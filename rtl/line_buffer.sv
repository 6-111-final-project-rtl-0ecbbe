// Line buffer of the video capture unit: 16 bytes holding one sampled video
// line at one bit per pixel (128 pixels). Byte k holds pixels 8k..8k+7, the
// leftmost pixel in bit 7. One synchronous write port (digitizer) and one
// asynchronous read port (calibrator or processor, chosen outside by addr_sel),
// like the small static RAM it stands for. Depth 16 and width 8 follow the
// original design; the read timing is this design's choice.
module line_buffer #(
  parameter int DEPTH = 16,
  parameter int W     = 8
) (
  input  logic                     clk,
  input  logic                     we,
  input  logic [$clog2(DEPTH)-1:0] waddr,
  input  logic [W-1:0]             wdata,
  input  logic [$clog2(DEPTH)-1:0] raddr,
  output logic [W-1:0]             rdata
);
  logic [W-1:0] mem [DEPTH];
  always_ff @(posedge clk) if (we) mem[waddr] <= wdata;
  assign rdata = mem[raddr];
endmodule
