// Testbench for line_buffer: random writes against a reference array, every
// address read back through the asynchronous read port.
module tb_line_buffer;
  logic clk = 0, we = 0;
  logic [3:0] waddr = 0, raddr = 0;
  logic [7:0] wdata = 0, rdata;
  logic [7:0] ref_mem [16];
  int checks = 0, failures = 0;
  line_buffer dut (.clk, .we, .waddr, .wdata, .raddr, .rdata);
  always #5 clk = ~clk;
  initial begin #200000; failures++; $display("TB_RESULT checks=%0d failures=%0d", checks, failures); $finish; end
  initial begin
    for (int a = 0; a < 16; a++) begin
      @(negedge clk) we = 1; waddr = 4'(a); wdata = 8'(a * 17 + 3); ref_mem[a] = wdata;
    end
    for (int i = 0; i < 300; i++) begin
      @(negedge clk);
      we = $urandom_range(0, 1) == 1; waddr = 4'($urandom); wdata = 8'($urandom);
      raddr = 4'($urandom);
      #1 checks++;
      if (rdata !== ref_mem[raddr]) begin failures++; $display("addr %0d got %h want %h", raddr, rdata, ref_mem[raddr]); end
      @(posedge clk); if (we) ref_mem[waddr] = wdata;
    end
    $display("TB_RESULT checks=%0d failures=%0d", checks, failures);
    $finish;
  end
endmodule
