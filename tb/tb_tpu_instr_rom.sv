// tpu_instr_rom: load random words at random addresses and read them back.
module tb_tpu_instr_rom;
  localparam int WATCHDOG = 10000;
  `include "tb_common.svh"
  logic [11:0] raddr = 0, waddr = 0;
  logic [31:0] rdata, wdata = 0;
  logic we = 0;
  logic [31:0] m [int];
  tpu_instr_rom dut (.*);
  initial begin
    for (int i = 0; i < 500; i++) begin
      @(negedge clk); we = 1; waddr = 12'($urandom); wdata = $urandom; m[waddr] = wdata;
    end
    @(negedge clk); we = 0;
    foreach (m[a]) begin raddr = 12'(a); #1; check(rdata == m[a], $sformatf("addr %0d", a)); end
    finish();
  end
endmodule
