// Main memory of the tiny TPU: 2**AW 32-bit words, the same depth as the instruction
// memory. Layer records live at 0x000-0x0FF, weights at 0x100-0x1FF and biases at
// 0x200-0x2FF, one value per word. Two combinational read ports (processor loads and
// the weight/bias loader) and one synchronous write port for loading the contents.
// Depth and memory map follow the description; the ports are this design's choice.
module tpu_main_mem #(
  parameter int AW = 12
) (
  input  logic          clk,
  input  logic [AW-1:0] raddr_a,
  output logic [31:0]   rdata_a,
  input  logic [AW-1:0] raddr_b,
  output logic [31:0]   rdata_b,
  input  logic          we,
  input  logic [AW-1:0] waddr,
  input  logic [31:0]   wdata
);

  logic [31:0] mem [2**AW];

  always_ff @(posedge clk) if (we) mem[waddr] <= wdata;
  assign rdata_a = mem[raddr_a];
  assign rdata_b = mem[raddr_b];

endmodule
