// tpu_main_mem: load random words and read them back on both read ports.
module tb_tpu_main_mem;
  localparam int WATCHDOG = 10000;
  `include "tb_common.svh"
  logic [11:0] raddr_a = 0, raddr_b = 0, waddr = 0;
  logic [31:0] rdata_a, rdata_b, wdata = 0;
  logic we = 0;
  logic [31:0] m [int];
  int keys [$];
  tpu_main_mem dut (.*);
  initial begin
    for (int i = 0; i < 500; i++) begin
      @(negedge clk); we = 1; waddr = 12'($urandom); wdata = $urandom; m[waddr] = wdata;
    end
    @(negedge clk); we = 0;
    foreach (m[a]) keys.push_back(a);
    foreach (keys[i]) begin
      raddr_a = 12'(keys[i]); raddr_b = 12'(keys[keys.size() - 1 - i]); #1;
      check(rdata_a == m[keys[i]] && rdata_b == m[keys[keys.size() - 1 - i]], "read ports");
    end
    finish();
  end
endmodule
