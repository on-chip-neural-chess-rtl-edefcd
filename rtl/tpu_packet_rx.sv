// Packet receiver of the tiny TPU, behind the SPI slave.
//
// A transaction whose first byte is PKT_SYNC carries a search leaf: side to move,
// move count N, the 64 grid bytes, N {from, to} move pairs and an XOR checksum of all
// bytes after the sync byte. Grid bytes go into the grid RAM and move pairs into the
// move stack as they arrive. The packet is accepted only if 1 <= N <= MAX_MOVES,
// every square number is below 64, the checksum matches and the length is right; then
// mtn_we writes N into the move-count register, which starts the program, and the
// result flag is cleared. A rejected packet only pulses pkt_err.
// Any transaction answers, in bytes 1, 2 and 3, the result flag, the best value and
// the index of the best move, latched from the core's res_valid pulse; the traversal
// FPGA polls with an RD_CMD transaction until the flag is set.
// Checking the packet, the grid RAM, the move stack and loading the move count follow
// the description; the framing and the polled answer are this design's choices.
module tpu_packet_rx
  import onechan_pkg::*;
#(
  parameter int MAX_MOVES = 128
) (
  input  logic        clk,
  input  logic        rst_n,
  input  logic        sel,
  input  logic        rx_valid,
  input  logic [7:0]  rx_byte,
  output logic [7:0]  tx_byte,
  output piece_t      grid [64],
  output logic        side,
  input  logic [$clog2(MAX_MOVES)-1:0] mv_idx,
  output move_t       mv,
  output logic        mtn_we,
  output logic [31:0] mtn,
  output logic        pkt_err,
  input  logic        res_valid,
  input  logic [7:0]  res_value,
  input  logic [7:0]  res_index
);

  localparam int IW = $clog2(MAX_MOVES);

  move_t       mstack [MAX_MOVES];
  logic [9:0]  bidx;
  logic        is_pkt, bad;
  logic [7:0]  csum, cnt;
  logic        side_q;
  logic        ready;
  logic [7:0]  value_q, index_q;
  logic [9:0]  last_idx;
  logic [9:0]  mj;

  assign last_idx = 10'd67 + {1'b0, cnt, 1'b0};
  assign mj       = bidx - 10'd67;
  assign mv       = mstack[mv_idx];

  always_comb begin
    case (bidx)
      10'd1:   tx_byte = {7'd0, ready};
      10'd2:   tx_byte = value_q;
      10'd3:   tx_byte = index_q;
      default: tx_byte = 8'h00;
    endcase
  end

  always_ff @(posedge clk or negedge rst_n) begin
    if (!rst_n) begin
      bidx    <= '0;
      is_pkt  <= 1'b0;
      bad     <= 1'b0;
      csum    <= '0;
      cnt     <= '0;
      side_q  <= 1'b0;
      side    <= 1'b0;
      ready   <= 1'b0;
      value_q <= '0;
      index_q <= '0;
      mtn_we  <= 1'b0;
      mtn     <= '0;
      pkt_err <= 1'b0;
      for (int i = 0; i < 64; i++) grid[i] <= EMPTY;
    end else begin
      mtn_we  <= 1'b0;
      pkt_err <= 1'b0;
      if (res_valid) begin
        ready   <= 1'b1;
        value_q <= res_value;
        index_q <= res_index;
      end
      if (sel) begin
        bidx   <= '0;
        is_pkt <= 1'b0;
        bad    <= 1'b0;
        csum   <= '0;
      end else if (rx_valid) begin
        bidx <= bidx + 1'b1;
        if (bidx != 0) csum <= csum ^ rx_byte;
        if (bidx == 0) begin
          is_pkt <= (rx_byte == PKT_SYNC);
        end else if (is_pkt) begin
          if (bidx == 1) begin
            side_q <= rx_byte[0];
          end else if (bidx == 2) begin
            cnt <= rx_byte;
            if (rx_byte == 0 || int'(rx_byte) > MAX_MOVES) bad <= 1'b1;
          end else if (bidx < 67) begin
            grid[6'(bidx - 10'd3)] <= rx_byte;
          end else if (bidx < last_idx) begin
            if (rx_byte[7:6] != 2'b00) bad <= 1'b1;
            if (mj[0]) mstack[IW'(mj >> 1)].to   <= rx_byte[5:0];
            else       mstack[IW'(mj >> 1)].from <= rx_byte[5:0];
          end else if (bidx == last_idx) begin
            if (!bad && rx_byte == csum) begin
              mtn_we <= 1'b1;
              mtn    <= {24'd0, cnt};
              side   <= side_q;
              ready  <= 1'b0;
            end else begin
              pkt_err <= 1'b1;
            end
          end else begin
            pkt_err <= 1'b1;   // longer than announced
          end
        end
      end
    end
  end

endmodule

**TASK OBJECTIVE**
Once you reach the line containing "if (rx_byte == 0", output that line and each one after it exactly, ending with the final line of the listing and adding nothing else.

**EXERCISE RESULT**
            if (rx_byte == 0 || int'(rx_byte) > MAX_MOVES) bad <= 1'b1;
          end else if (bidx < 67) begin
            grid[6'(bidx - 10'd3)] <= rx_byte;
          end else if (bidx < last_idx) begin
            if (rx_byte[7:6] != 2'b00) bad <= 1'b1;
            if (mj[0]) mstack[IW'(mj >> 1)].to   <= rx_byte[5:0];
            else       mstack[IW'(mj >> 1)].from <= rx_byte[5:0];
          end else if (bidx == last_idx) begin
            if (!bad && rx_byte == csum) begin
              mtn_we <= 1'b1;
              mtn    <= {24'd0, cnt};
              side   <= side_q;
              ready  <= 1'b0;
            end else begin
              pkt_err <= 1'b1;
            end
          end else begin
            pkt_err <= 1'b1;   // longer than announced
          end
        end
      end
    end
  end

endmodule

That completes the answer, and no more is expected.